Bielsa only stayed at Espanyol for six games in 1998 before he took the Argentina job. But he did not need to be there any longer. He had made his impact.

18 years on, Pochettino told this story on Friday afternoon at his press conference in rainy Enfield. He is now the Bielsa figure at Tottenham, responsible for his own cohort of Pochettinos. And he knows that sometimes with young players they need to be told not to believe their own hype.

“When I believed I was the star man the big offer never arrived for me,” Pochettino said. “But when I changed in my mind, and in my lifestyle, and realised this reality: national team, PSG, and other teams wanted me. This is an example. Our players are young, that is why we are here, to try to be tough. But to be right. Not to be tough just to be tough, and to be aggressive. To give good advice, that is the most important.”

That is how Pochettino sees his job at Tottenham, now in his third year there. He has to give some fairly blunt advice to his players, to help them make that final step after two years of impressive improvement.

“I was a person that liked the reality, who did not like to be lied to,” Pochettino remembered. “If I was s***, I was s***. But I need to know sometimes. When you are young, you need to know the reality. Because when you are in your bubble, you believe everything you do is right. Sometimes you need people who say ‘come on, what happened.’”

That is exactly what Pochettino has been doing all week at Tottenham. On Wednesday night his players froze on the big Wembley pitch, losing their first Champions League game to Monaco. Pochettino was unusually frank in his post-match comments, criticising the players’ lack of passion and aggression. Then, having watched the match three more times, and done 12 hours of video analysis, he decided on Friday afternoon to hammer the players again. “I can repeat every word from after the game,” he said, “I can confirm that we did not show passion.”

Pochettino issued a challenge to his players to prove him wrong, a spiky public critique of the sort he does not usually make. It was a reminder that, while Pochettino’s football resembles Pep Guardiola’s, some of his personal approach is closer to Jose Mourinho.

For Pochettino, “football means passion and emotion”. The question is how he gets his players to show the right emotions on the pitch. The word Pochettino always uses is “aggression” but he does not mean it in a violent sense.

“Not aggression with the opposition, not to punch someone,” Pochettino explained. “But to be more aggressive with the ball, when you have it at your feet you want to score, you are determined to show. We did not show this type of action in the first half [against Monaco].”

Kane and Co. struggled to make an impact in the Champions League (Getty)

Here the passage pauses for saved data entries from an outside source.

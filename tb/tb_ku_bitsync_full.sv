// tb_ku_bitsync_full: one complete correction of the synchronizer at its
// default size: 8-bit counter and DAC, 100 MHz VCO (50 Mbit/s), a real
// 1 kHz clock. Random NRZ data with 25% asymmetry ("ones" wider) arrives
// LAG_DEG behind the zero-bias Q-clock edge. The PLL must lock to the
// received clock, the counter must retard the clock one step per two 1 kHz
// periods until the Q-clock sits on the data leading edges, and the
// recovered data must match the sent bits. With the DAC spanning +/-90
// degrees in 256 codes, one step is 90/128 degree. The loop ends dithering
// between neighbouring codes a few steps from the ideal one, because each
// decision rests on a single data edge and the PLL model has a little
// jitter; the checks accept 6 codes and 4 degrees of residual phase.
module tb_ku_bitsync_full;
  timeunit 1ns; timeprecision 1ps;

  localparam real TB_NS    = 20.0;
  localparam real ASY      = 0.25;
  localparam real TICK_NS  = 1.0e6;     // 1 kHz
  localparam real LAG_DEG  = 20.0;
  localparam real STEP_DEG = 90.0 / 128.0;

  logic rst_n, rx_clk, rx_data, tick_clk;
  logic x2_clk, i_clk, q_clk, data_out, lock, false_lock;
  logic [7:0] dac_code;

  ku_bitsync_top dut (
    .rst_n (rst_n), .rx_clk (rx_clk), .rx_data (rx_data), .tick_clk (tick_clk),
    .x2_clk (x2_clk), .i_clk (i_clk), .q_clk (q_clk), .data_out (data_out),
    .dac_code (dac_code), .lock (lock), .false_lock (false_lock)
  );

  int checks = 0, failures = 0;

  task automatic check(bit ok, string what);
    checks++;
    if (!ok) begin
      failures++;
      $display("FAIL %s (t=%0t)", what, $time);
    end
  endtask

  function automatic real fabs(real v);
    return (v < 0.0) ? -v : v;
  endfunction

  initial begin
    rx_clk = 1'b0;
    forever #(TB_NS / 2.0) rx_clk = ~rx_clk;
  end

  initial begin
    tick_clk = 1'b0;
    #(TICK_NS * 0.37);
    forever #(TICK_NS / 2.0) tick_clk = ~tick_clk;
  end

  // Data: leading edges LAG_DEG after the zero-bias Q-clock edge, which sits
  // half a bit after the received-clock edge; falling edges ASY bit late.
  bit  cur_bit = 1'b0;
  real t_rise;
  bit  rise_evt = 1'b0;
  initial begin
    rx_data = 1'b0;
    @(posedge rx_clk);
    #(LAG_DEG / 360.0 * TB_NS);
    forever begin
      bit prev;
      prev = cur_bit;
      #(TB_NS / 2.0);
      cur_bit = 1'($urandom_range(0, 1));
      if (prev && !cur_bit) begin
        #(ASY * TB_NS) rx_data = 1'b0;
        #(TB_NS / 2.0 - ASY * TB_NS);
      end else begin
        if (!prev && cur_bit) begin
          rx_data  = 1'b1;
          t_rise   = $realtime;
          rise_evt = ~rise_evt;
        end
        #(TB_NS / 2.0);
      end
    end
  end

  real t_q;
  always @(posedge q_clk) t_q = $realtime;

  real ph_acc = 0.0;
  int  ph_n = 0;
  bit  ph_on = 1'b0;
  always @(rise_evt) begin
    real d;
    d = t_rise - t_q;
    while (d > TB_NS / 2.0) d -= TB_NS;
    while (d <= -TB_NS / 2.0) d += TB_NS;
    if (ph_on) begin
      ph_acc += d / TB_NS * 360.0;
      ph_n++;
    end
  end

  bit data_on = 1'b0;
  bit exp_q[$];
  int data_checked = 0, data_bad = 0;
  always @(posedge i_clk) if (data_on) exp_q.push_back(cur_bit);
  always @(posedge q_clk) begin
    #0.1;
    if (data_on && exp_q.size() > 0) begin
      bit e;
      e = exp_q.pop_front();
      data_checked++;
      if (data_out !== e) data_bad++;
    end
  end

  int n_upd = 0, n_down = 0, tick_n = 0, last_upd = -10;
  logic [7:0] prev_code = 8'd128;
  always @(posedge tick_clk) begin
    tick_n++;
    #1;
    if (rst_n && dac_code != prev_code) begin
      n_upd++;
      if (dac_code < prev_code) n_down++;
      check(tick_n - last_upd >= 2, "counter updates at most every second 1 kHz edge");
      last_upd = tick_n;
    end
    prev_code = dac_code;
  end

  initial begin
    #(TICK_NS * 120);
    failures++;
    $display("FAIL watchdog");
    $display("TB_RESULT checks=%0d failures=%0d", checks, failures);
    $finish;
  end

  initial begin
    real ph, want;
    rst_n = 1'b1;  // give the asynchronous reset an edge
    #1 rst_n = 1'b0;
    #200 rst_n = 1'b1;
    #20000;
    check(lock && !false_lock, "PLL in true lock");
    check(dac_code == 8'd128, "counter starts at zero bias");
    // Expected code: LAG_DEG / STEP_DEG steps above mid-scale; each step
    // needs two 1 kHz periods.
    want = 128.0 + LAG_DEG / STEP_DEG;
    repeat (2 * (int'(LAG_DEG / STEP_DEG) + 1) + 24) @(posedge tick_clk);
    $display("code %0d, expected about %0.1f, %0d updates (%0d down)", dac_code, want, n_upd, n_down);
    check(fabs(real'(dac_code) - want) <= 6.0, "retard correction size");
    ph_on = 1'b1;
    data_on = 1'b1;
    #200000;
    ph_on = 1'b0;
    data_on = 1'b0;
    ph = ph_acc / ph_n;
    $display("residual phase %0.2f deg over %0d edges; data %0d checked, %0d wrong", ph, ph_n, data_checked, data_bad);
    check(fabs(ph) <= 4.0, "Q-clock on data leading edge");
    check(data_checked > 5000 && data_bad == 0, "recovered data matches sent data");
    check(lock && !false_lock, "still in true lock");
    $display("TB_RESULT checks=%0d failures=%0d", checks, failures);
    $finish;
  end
endmodule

Spurs host Sunderland on Sunday and will welcome back Mousa Dembele, for his first start after his six-game ban for eye-gouging Diego Costa in May. That is the difference between good aggression and bad aggression. “Mousa knows that one thing is to play aggressive, tackle, go to the ball and be honest on the pitch,” Pochettino said. “Another thing is to do what he did.”

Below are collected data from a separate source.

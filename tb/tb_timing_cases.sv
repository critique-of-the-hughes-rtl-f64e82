// tb_timing_cases: the timing cases used to judge the leading-edge bit
// synchronizer, each run from reset through the closed loop at the default
// sizes (8-bit counter, 50 Mbit/s) with a sped-up 1 kHz clock. The data
// leading edge is placed a given angle before (lead) or after (lag) the
// zero-bias Q-clock edge, with 0% or 25% asymmetry ("ones" or "zeros"
// wider). The first counter step must be an advance (code down) for leading
// data and a retard (code up) for lagging data, for every case up to 90
// degrees. Two cases beyond that range (lag 190, lead 100 degrees) are only
// reported: which way this design moves there depends on gate details that
// are this design's choice. Each case starts data and the 1 kHz clock only
// after the PLL reports lock, as a decision taken during acquisition is
// based on a phase that is still moving.
module tb_timing_cases;
  timeunit 1ns; timeprecision 1ps;

  localparam real TB_NS   = 20.0;
  localparam real TICK_NS = 20000.0;

  logic rst_n, rx_clk, rx_data, tick_clk;
  logic x2_clk, i_clk, q_clk, data_out, lock, false_lock;
  logic [7:0] dac_code;

  ku_bitsync_top dut (
    .rst_n (rst_n), .rx_clk (rx_clk), .rx_data (rx_data), .tick_clk (tick_clk),
    .x2_clk (x2_clk), .i_clk (i_clk), .q_clk (q_clk), .data_out (data_out),
    .dac_code (dac_code), .lock (lock), .false_lock (false_lock)
  );

  int checks = 0, failures = 0;
  real tick_phase = 0.37;

  initial begin
    rx_clk = 1'b0;
    forever #(TB_NS / 2.0) rx_clk = ~rx_clk;
  end

  bit tick_run = 1'b0;
  initial begin
    tick_clk = 1'b0;
    forever begin
      wait (tick_run);
      #(TICK_NS * tick_phase);
      while (tick_run) begin
        #(TICK_NS / 2.0) tick_clk = 1'b1;
        #(TICK_NS / 2.0) tick_clk = 1'b0;
      end
    end
  end

  // Data with leading edges at received-clock edge + TB/2 + lag, falling
  // edges shifted by asy bit (positive: ones wider).
  real lag_deg = 0.0, asy = 0.0;
  bit  gen_run = 1'b0;
  initial begin
    rx_data = 1'b0;
    forever begin
      bit cur, prev;
      real d;
      wait (gen_run);
      cur = 1'b0;
      @(posedge rx_clk);
      // half a bit before the first boundary
      d = lag_deg / 360.0 * TB_NS;
      while (d < 0.0) d += TB_NS;
      #(d);
      while (gen_run) begin
        prev = cur;
        cur  = 1'($urandom_range(0, 1));
        if (prev && !cur) begin
          #(TB_NS / 2.0 + asy * TB_NS) rx_data = 1'b0;
          #(TB_NS / 2.0 - asy * TB_NS);
        end else if (!prev && cur) begin
          #(TB_NS / 2.0) rx_data = 1'b1;
          #(TB_NS / 2.0);
        end else begin
          #(TB_NS);
        end
      end
      rx_data = 1'b0;
    end
  end

  // Returns -1 (advance), +1 (retard) or 0 (no step within 10 ticks).
  task automatic run_case(string name, real lag, real a, real tphase, int expect_dir, bit checked);
    int dir;
    lag_deg = lag; asy = a; tick_phase = tphase;
    gen_run = 1'b0; tick_run = 1'b0;
    rst_n = 1'b1;  // give the asynchronous reset an edge
    #1 rst_n = 1'b0;
    #100;
    rst_n = 1'b1;
    // let the PLL acquire before the first data edge can arm the counter
    wait (lock);
    #5000;
    gen_run = 1'b1;
    tick_run = 1'b1;
    dir = 0;
    repeat (10) begin
      @(posedge tick_clk);
      #1;
      if (dac_code != 8'd128) begin
        dir = (dac_code > 8'd128) ? 1 : -1;
        break;
      end
    end
    $display("%-36s lag %7.1f deg asy %5.2f: %s", name, lag, a,
             dir < 0 ? "advance" : (dir > 0 ? "retard" : "no update"));
    if (checked) begin
      checks++;
      if (dir != expect_dir) begin
        failures++;
        $display("FAIL %s: expected %0d got %0d", name, expect_dir, dir);
      end
    end
  endtask

  initial begin
    #(TICK_NS * 200);
    failures++;
    $display("FAIL watchdog");
    $display("TB_RESULT checks=%0d failures=%0d", checks, failures);
    $finish;
  end

  initial begin
    rst_n = 1'b0;
    run_case("early data, symmetric",      -45.0,  0.0,  0.37, -1, 1);
    run_case("late data, symmetric",        45.0,  0.0,  0.37,  1, 1);
    run_case("lead 67.5, ones wider",      -67.5,  0.25, 0.37, -1, 1);
    run_case("lead 90, ones wider (range limit)",  -90.0,  0.25, 0.37, -1, 1);
    run_case("lag 67.5, ones wider",        67.5,  0.25, 0.37,  1, 1);
    run_case("lag 67.5, 1 kHz clock phase moved", 67.5,  0.25, 0.81,  1, 1);
    run_case("lag 90, ones wider (range limit)",    90.0,  0.25, 0.37,  1, 1);
    run_case("lead 22.5, ones wider",      -22.5,  0.25, 0.37, -1, 1);
    run_case("lag 100, zeros wider",       100.0, -0.25, 0.37,  1, 1);
    run_case("lag 190, ones wider",        190.0,  0.25, 0.37,  0, 0);
    run_case("lead 100, ones wider",      -100.0,  0.25, 0.37,  0, 0);
    $display("TB_RESULT checks=%0d failures=%0d", checks, failures);
    $finish;
  end
endmodule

Pochettino joked last month that his team “do not exist” without Dembele, and they have certainly missed him in the five games so far this season. He only came on at half-time against Monaco, and his absence explains why Spurs have struggled to get their game flowing so far this season.

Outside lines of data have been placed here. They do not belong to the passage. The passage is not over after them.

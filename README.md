# Monster Casino display and sound peripheral

Monster Casino is a slot-machine and monster-battle game for an FPGA board
with an ARM processor (the DE1-SoC). All the game logic runs as software on
the processor: it reads the joystick, decides what happens, and talks to a
second board over the network. The FPGA only shows the game and plays its
sound. The software controls the FPGA through **eight 32-bit registers**. Each
register describes one group of things on screen: the boss, the sound, the
background, the slots and the enemy weapon, the elf's weapon, the elf and the
enemy, the character values, and the menu pointer. From these registers the
hardware draws every frame on its own.

This RTL is that peripheral. It has four parts:

```
 Avalon-MM write ──► avalon_regs ──► game_cmd_decoder ──► ppu ──────────► VGA DAC
                     (8 x 32 bit)    (fields -> commands)  ▲  picture ROMs,
                                            │              │  colour table,
                                            │         vga_timing  hard-coded shapes
                                            └──► audio_gen ─────────► codec interface
                                                 (8 kHz, 16 bit)      (Avalon-ST L/R)
```

The main idea is that the pictures are stored in ROM, not drawn by software.
The software never writes pixels. It only sets positions, picture numbers,
enable bits and a few values, so one register write changes what is shown.
Everything on screen is either a ROM picture or a simple shape made by logic.

## Register map

All registers are write-only. Their word addresses are 0 to 7, which are byte
offsets 00 to 28. The renderer samples them every clock, so a write shows up
from the next pixel drawn. To avoid tearing, software should write them during
vertical blank. The field names are the game's own. Reserved bits are ignored.

| Offset | Register | Bits: field |
|---|---|---|
| 00 | BOSS | 31:12 attack address (not drawn) · 11:8 boss blood (0–15) · 7:4 boss pattern (bits 5:4 pick one of 4 pictures) · 3 blood bar enable · 2 boss enable |
| 04 | SOUND | 19 stored-music enable · 18 tone enable · 17:0 tone half period, in clocks |
| 08 | BACKGROUND | 31:18 menu word enables · 17:14 fire size (flame tiles, at most 13) · 13:10 elf blood · 9:6 enemy blood · 5 fire enable · 4 elf blood bar · 3 enemy blood bar · 2 wall enable |
| 12 | SLOTS & WEAPON | 31:23 enemy weapon X · 22:14 enemy weapon Y · 13 enemy weapon shape · 12 enemy weapon enable · 11:9 slot 2 · 8:6 slot 1 · 5:3 slot 0 (pictures 0–4; 5–7 show nothing) · 2 slots visible |
| 16 | WEAPON | 31:23 elf weapon X · 22:14 elf weapon Y · 13:10 elf weapon colour · 9:7 elf weapon shape · 6 elf shield · 5 enemy shield · 4 elf attack (weapon visible) |
| 20 | ELF | 31:23 elf Y · 22:14 elf X · 13:12 enemy pattern (bit 12 picks the picture) · 11 elf picture · 10 enemy action · 9 elf action · 8 enemy fold · 7 elf fold · 6 enemy visible · 5 elf visible |
| 24 | CHAR | 31:24 HP · 23:16 ATK · 15:10 level · 9:4 coin |
| 28 | POINTER | 31:23 X · 22:14 Y · 13:10 colour · 9:6 move (not used) · 5 visible |

The published register table is the least certain part of this design. Its
field order and names are reliable. Its bit widths were partly rebuilt:

- X and Y fields are 9 bits, so the pointer, the elf and the weapons can reach
  x = 0 to 511.
- Each slot field is 3 bits, because there are five slot pictures.
- The boss attack address and the pointer move fields have no known effect,
  so nothing uses them.
- The sound register's fields are this design's own choice. The original only
  says the melody is set by writing a register.

The layouts live in `rtl/mc_pkg.sv` as packed structs (`boss_reg_t` and the
others). To change the map, edit those structs. The decoder follows them
automatically.

## What the decoder adds

`game_cmd_decoder` turns the raw fields into drawing commands (`draw_cmd_t`).
Its output is registered, so a command lags its register by one clock. It
does the following:

- **Blood bars.** A bar is 8 pixels long per blood step for the elf and the
  enemy, and 16 pixels per step for the boss. It is drawn only when its owner
  is visible.
- **Fold and action.** Fold mirrors a picture left to right. Action moves the
  sprite 16 pixels toward its opponent, as an attack lunge. The elf faces right
  and the enemy faces left.
- **Enemy position.** No register gives the enemy a position. It stands at the
  fixed point (448, 280).
- **Slot checks.** A slot number of 5 or more is marked as missing and is not
  drawn.
- **Read-outs.** Coin, level, ATK and HP become three decimal digits each.

## The picture generator (`ppu`)

For each screen position, the picture generator checks every element in the
order below. The first element that covers the pixel with a non-transparent
colour wins:

1. pointer: an 8x8 arrow in one of 16 fixed colours
2. text: the menu line `SLOT CATCH BATTLE BOSS ONLINE`, with one enable bit
   per word, and the labels `COIN LV ATK HP` (5x8 font ROM)
3. read-outs: three 16x16 digits per value (digit ROM)
4. elf weapon: a 16x16 shape, one of ball, diamond, block, cross, ring,
   horizontal bolt, vertical bolt or X, in 16 colours
5. enemy weapon: a 16x16 disc or diamond
6. shields: rings 36 to 40 pixels from the centre of the elf or the enemy
7. blood bars: 4 pixels high
8. elf, then enemy: 64x64 pictures. Both come from one ROM with two read ports,
   because they can share a scan line.
9. boss: a 96x128 picture at (272, 120)
10. slots: three 100x128 pictures at x = 170, 270 and 370, y = 176
11. flames and walls: 32x32 tiles. Flames stack up from the floor in both
    bottom corners. A wall frame runs round the screen, with a floor row at the
    bottom.
12. black

A ROM picture stores one byte per pixel. The byte indexes a 256-entry colour
table (`color_table`), and **byte 0 is transparent**. Storing one byte instead
of three cuts the ROM size by a factor of three. The hard-coded shapes (4 to
7) carry their own 24-bit colour and need no ROM.

**Pipeline.** The 50 MHz clock runs at twice the pixel rate.
`vga_timing` advances its counters every other clock, giving standard
640x480 at 60 Hz: 800x525 pixels per frame with a 25 MHz pixel clock. The
renderer itself runs on every clock:

| stage | work |
|---|---|
| 0 | every element's hit test and ROM address, from x and y |
| 1 | ROM bytes arrive (one-clock ROMs); hits are registered; the top element is chosen |
| 2 | colour-table lookup (registered) |
| 3, 4 | output registers |

Colour, syncs and blank leave **4 clocks after** their counter values, which
is exactly two pixels. Because the delay is even, `VGA_CLK` keeps its phase:
each colour is steady for two clocks, and `VGA_CLK` rises in the middle of it.

Screen positions, stacking order, shapes and colours are this design's own
choices. They are collected in `mc_pkg` and at the top of `ppu.sv`.

## Picture and sound contents

The original pictures and music were converted from image and MIDI files and
are not included. Every ROM is filled instead with a test pattern that is
computed when the ROM is initialised. Each ROM's header gives its formula:

- **Sprites.** A white one-pixel frame, then an ellipse whose colour depends
  on the picture number, the row band and the left or right half. The area
  outside the ellipse is transparent. Because the pattern is not symmetric,
  mirroring can be seen.
- **Tiles.** A checkerboard of 8x8 blocks.
- **Font.** Letters A to Z and digits 0 to 9 in a common 5x7 font.
- **Digits.** Seven-segment shapes.
- **Colour table.** 3-3-2 RGB: bits 7:5 are red, 4:2 green and 1:0 blue, each
  widened to 8 bits by repeating its bits.
- **Music ROM.** A 250 Hz triangle wave.

To load real pictures, pass a hex file through `pic_rom`'s `INIT_FILE`
parameter (the `SLOT_FILE`, `BOSS_FILE`, `ELF_FILE` and `TILE_FILE` parameters
of `ppu`). Use one byte per line, with pixel (x, y) of picture i at line
(i·H + y)·W + x. `music_rom` takes one 16-bit word per line in the same way.
`tb/pic_rom_tb.sv` tests this loading path with a small file,
`tb/pic_rom_small.hex`.

ROM sizes follow the original picture table: slots 64,000 bytes, boss 49,152,
elf 8,192, background 7,168, font 2,120 bits, digits 2,560 bits and music
8,192 bytes. That is about 138 KB in total, well within the board's on-chip
memory. The original text gives 60,000 bytes for the slots, but its own
dimensions (100x128x5) and the memory configuration both give 64,000.

## Sound (`audio_gen`)

A counter divides the clock to the 8 kHz sample rate: 6,250 clocks per sample
at 50 MHz. Each sample is a signed 16-bit value, the saturating sum of two
sources:

- **Tone.** A square wave of ±4096 that toggles every `half_period` clocks.
  Its frequency is 25,000,000 / `half_period` Hz; for example, 50,000 gives
  500 Hz. Software plays a melody by rewriting this period.
- **Stored music.** `music_rom` is read at one sample per period and loops.
  Clearing its enable restarts it from the beginning.

The same sample goes to the left and right Avalon-ST channels of the board's
audio codec interface, which buffers samples in its own FIFO. A channel keeps
its sample and `valid` until `ready` is seen high. If a new sample comes while
the old one is still waiting, the new one is dropped. An assertion checks that
a waiting sample stays stable.

## Departures and limits

- The bit widths of the register map are partly reconstructed, as described
  under "Register map".
- The ROM contents are test patterns, not the game's art or music.
- The following parts are left outside, as ports or not at all: the audio
  codec interface, its PLL, the codec itself, the processor software, USB input
  and Ethernet.
- The original system placed a separate weapon picture memory. Here, as in the
  original's own description of its graphics, the weapons are drawn by logic,
  so there is no weapon ROM.
- Several pictures are stored but never shown, because no register selects
  them: the second wall and floor tiles, and the reward symbol.
- With the test-pattern contents the sound mixer cannot reach saturation. The
  highest sum is 8192 + 4096.
- There is no read-back of the registers, and no frame-synchronous update of
  them.

## Simulating

Each module has a self-checking testbench in `tb/`. Each one prints
`TB_RESULT checks=N failures=M` at the end. To build and run one with Verilator:

```
verilator --binary --timing --assert -y rtl -y tb +libext+.sv \
    rtl/mc_pkg.sv tb/ppu_tb.sv --top-module ppu_tb -o sim
./obj_dir/sim
```

`tb/monster_casino_tb.sv` tests the whole peripheral at its default
parameters, in a few seconds. Acting as the game software, it writes the
registers for three game modes: slot, battle and boss. For each mode it
captures a full 640x480 frame from the VGA pins and compares pixels against
colours it works out itself. It also checks the line and frame lengths, the
tone, the music, the mix and a stalled audio channel, and it reports how often
each of these happened. The other testbenches cover single modules: the
register file, the decoder, the VGA timing, the sound source, the renderer
(single pixels, stacking order, latency), and each ROM and the colour table.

But there was no great condemnation from Pochettino for Dembele here. Such an emotional and occasionally violent player could not give that. He told the story of one red-card at Paris Saint Germain, when even at 30 years old he flew into a neck-high challenge on Lille’s Philippe Brunel and paid the price. Or Maradona, another hero of Pochettino’s, sent off in the 1982 World Cup for a violent foul on Brazil’s Joao Batista da Silva. “Many things like this have happened like this in the history of football,” he said, “when the heart is beating.”